Given what we know about trends in the composition of the House over time, can we predict when a member of Congress is in their last term? I model this as a binary classification problem, where we assign each member observation to a 'leave' or 'stay' class. I therefore selected a logistic regression with 'last term' as my binary target variable. Some of the features I consider are the member's votes with party, seniority, and a party ID match with the President. 

In [15]:
#Construct the dataset 

#columns to keep 
cols_to_keep = ['start_yr',  'age', 'votes_with_party_pct', 'seniority',
                'leadership_bin', 'midterm_yr', 'pres_party_match','last_term']
dat_sub = data[cols_to_keep]
#add dummies 
to_dummies = pd.get_dummies(data[['gender', 'party','pres_party']])
dat = dat_sub.join(to_dummies)
#final data frame 
dat.dropna(inplace=True)

Below I split the data into a training and validation set, build and fit a logistic regression model, and calculate the accuracy. On average my model is expected to correctly predict the status of a House member as 'last term' 87% of the time. 

In [16]:
#Build the model 

#split the data 
from sklearn.model_selection import train_test_split
X_train, X_test, y_train, y_test = train_test_split(dat.loc[:, dat.columns != 'last_term'], dat.last_term, test_size=0.25, random_state=0)

#run regression
from sklearn.linear_model import LogisticRegression
logisticRegr = LogisticRegression(C=10)
logfit = logisticRegr.fit(X_train, y_train)

#get accuracy 
train_accuracy = logfit.score(X_train, y_train) 
test_accuracy = logfit.score(X_test, y_test) 

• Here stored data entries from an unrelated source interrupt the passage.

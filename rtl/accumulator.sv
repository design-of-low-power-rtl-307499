// accumulator: the processor's only data register.
//
// On the rising edge of clk: rst (active low) low clears it to zero;
// otherwise, with ldac high, it takes the ALU result alout. The decoder
// raises ldac in the ALU-operation and store-result phases of ADD, AND, XOR
// and LOAD; the ALU result is registered at the end of the ALU-operation
// phase, so the value that stays is the one taken at the end of the
// store-result phase (the load one cycle earlier writes the previous ALU
// result, which is the accumulator's own value). Follows the processor's
// description; the synchronous reset is this design's choice.
module accumulator (
  input  logic             clk,
  input  logic             rst,
  input  logic             ldac,
  input  risc8_pkg::word_t alout,
  output risc8_pkg::word_t acout
);

  always_ff @(posedge clk) begin
    if (!rst)      acout <= '0;
    else if (ldac) acout <= alout;
  end

endmodule
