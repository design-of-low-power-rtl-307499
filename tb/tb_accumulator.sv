// tb_accumulator: checks reset, hold and load of the accumulator against a
// reference register kept in the testbench, over random stimulus.
module tb_accumulator;
  import risc8_pkg::*;
  logic clk = 0, rst, ldac;
  word_t alout, acout, ref_q;
  int checks = 0, failures = 0;

  accumulator dut (.*);

  always #5 clk = ~clk;

  initial begin
    repeat (2000) @(posedge clk);
    failures++;
    $display("TB_RESULT checks=%0d failures=%0d", checks, failures);
    $finish;
  end

  initial begin
    rst = 0; ldac = 1; alout = 8'h5A;
    @(posedge clk); #1;
    checks++; if (acout !== 8'h00) begin failures++; $display("reset failed: %h", acout); end
    ref_q = 0;
    for (int i = 0; i < 500; i++) begin
      rst   = ($urandom_range(0, 19) != 0);
      ldac  = $urandom_range(0, 1);
      alout = word_t'($urandom);
      @(posedge clk);
      if (!rst) ref_q = 0; else if (ldac) ref_q = alout;
      #1;
      checks++;
      if (acout !== ref_q) begin failures++; $display("cycle %0d: acout=%h expected %h", i, acout, ref_q); end
    end
    $display("TB_RESULT checks=%0d failures=%0d", checks, failures);
    $finish;
  end
endmodule
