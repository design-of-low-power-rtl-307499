// alu: arithmetic and logic unit of the processor.
//
// Works on the accumulator (acout) and the data bus (mdat). ADD gives the
// 8-bit sum (the carry is dropped; there is no carry flag), AND and XOR the
// bitwise result, LOAD the bus value. HALT, SKIP, STORE and JUMP pass the
// accumulator, so that a STORE puts the accumulator on the bus through the
// IO buffer. The result is registered into alout on the rising edge of clk
// when the decoder's strobe aclk is high (one cycle, in the ALU-operation
// phase). The processor's description clocks the ALU on the falling edge
// with aclk as its clock; here aclk is an enable on the common clock edge.
//
// zr is high when the accumulator is zero. It is combinational, so the SKIP
// test sees the accumulator at the time SKIP executes; the description
// registers zr together with alout, which would test a stale value.
// rst (active low) clears alout.
module alu (
  input  logic               clk,
  input  logic               rst,
  input  logic               aclk,
  input  risc8_pkg::word_t   acout,
  input  risc8_pkg::word_t   mdat,
  input  risc8_pkg::opcode_e opcod,
  output risc8_pkg::word_t   alout,
  output logic               zr
);
  import risc8_pkg::*;

  word_t result;

  always_comb begin
    unique case (opcod)
      OP_ADD:  result = acout + mdat;
      OP_AND:  result = acout & mdat;
      OP_XOR:  result = acout ^ mdat;
      OP_LDA:  result = mdat;
      default: result = acout;
    endcase
  end

  always_ff @(posedge clk) begin
    if (!rst)      alout <= '0;
    else if (aclk) alout <= result;
  end

  assign zr = (acout == '0);

endmodule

print("Training set score: {:.2f}".format(train_accuracy))
print("Test set score: {:.2f}".format(test_accuracy))



Training set score: 0.85
Test set score: 0.87


I then plot the coefficients of my logistic regression model to get a sense of which features contribute most to raising or lowering the odds that a House member will be in their last term. From the plot, it seems that being in a midterm year, being a Democrat, and being under a Republican president lowers the chances of losing your seat in a given session. Having a party match with the President, being a Republican, and being under a Democratic president raises the chances of losing your seat. 

In [17]:
#plot coefficients 
fig = plt.figure() 
ax = fig.add_subplot(111, xticks=range(dat.shape[1]))
ax.plot(logfit.coef_.T, 'o')
ax.axhline(y=0, linestyle='--', color='gray')
ax.set_xticklabels(X_train.columns, rotation=90)
ax.set_xlabel("Features")
ax.set_ylabel("Coefficient magnitude")
ax.set_title('Logit Coefficients (DV: 1=last term, 0=safe)')
plt.tight_layout()




<IPython.core.display.Javascript object>

To further improve the accuracy of my model, and with more time, I would add an indicator for whether the House member is in a swing state or a solidly red or blue state, perhaps using the most recent presidential election returns prior to the Congressional session. I could also model the problem as a hazard model, where the risk is losing a seat in any given year.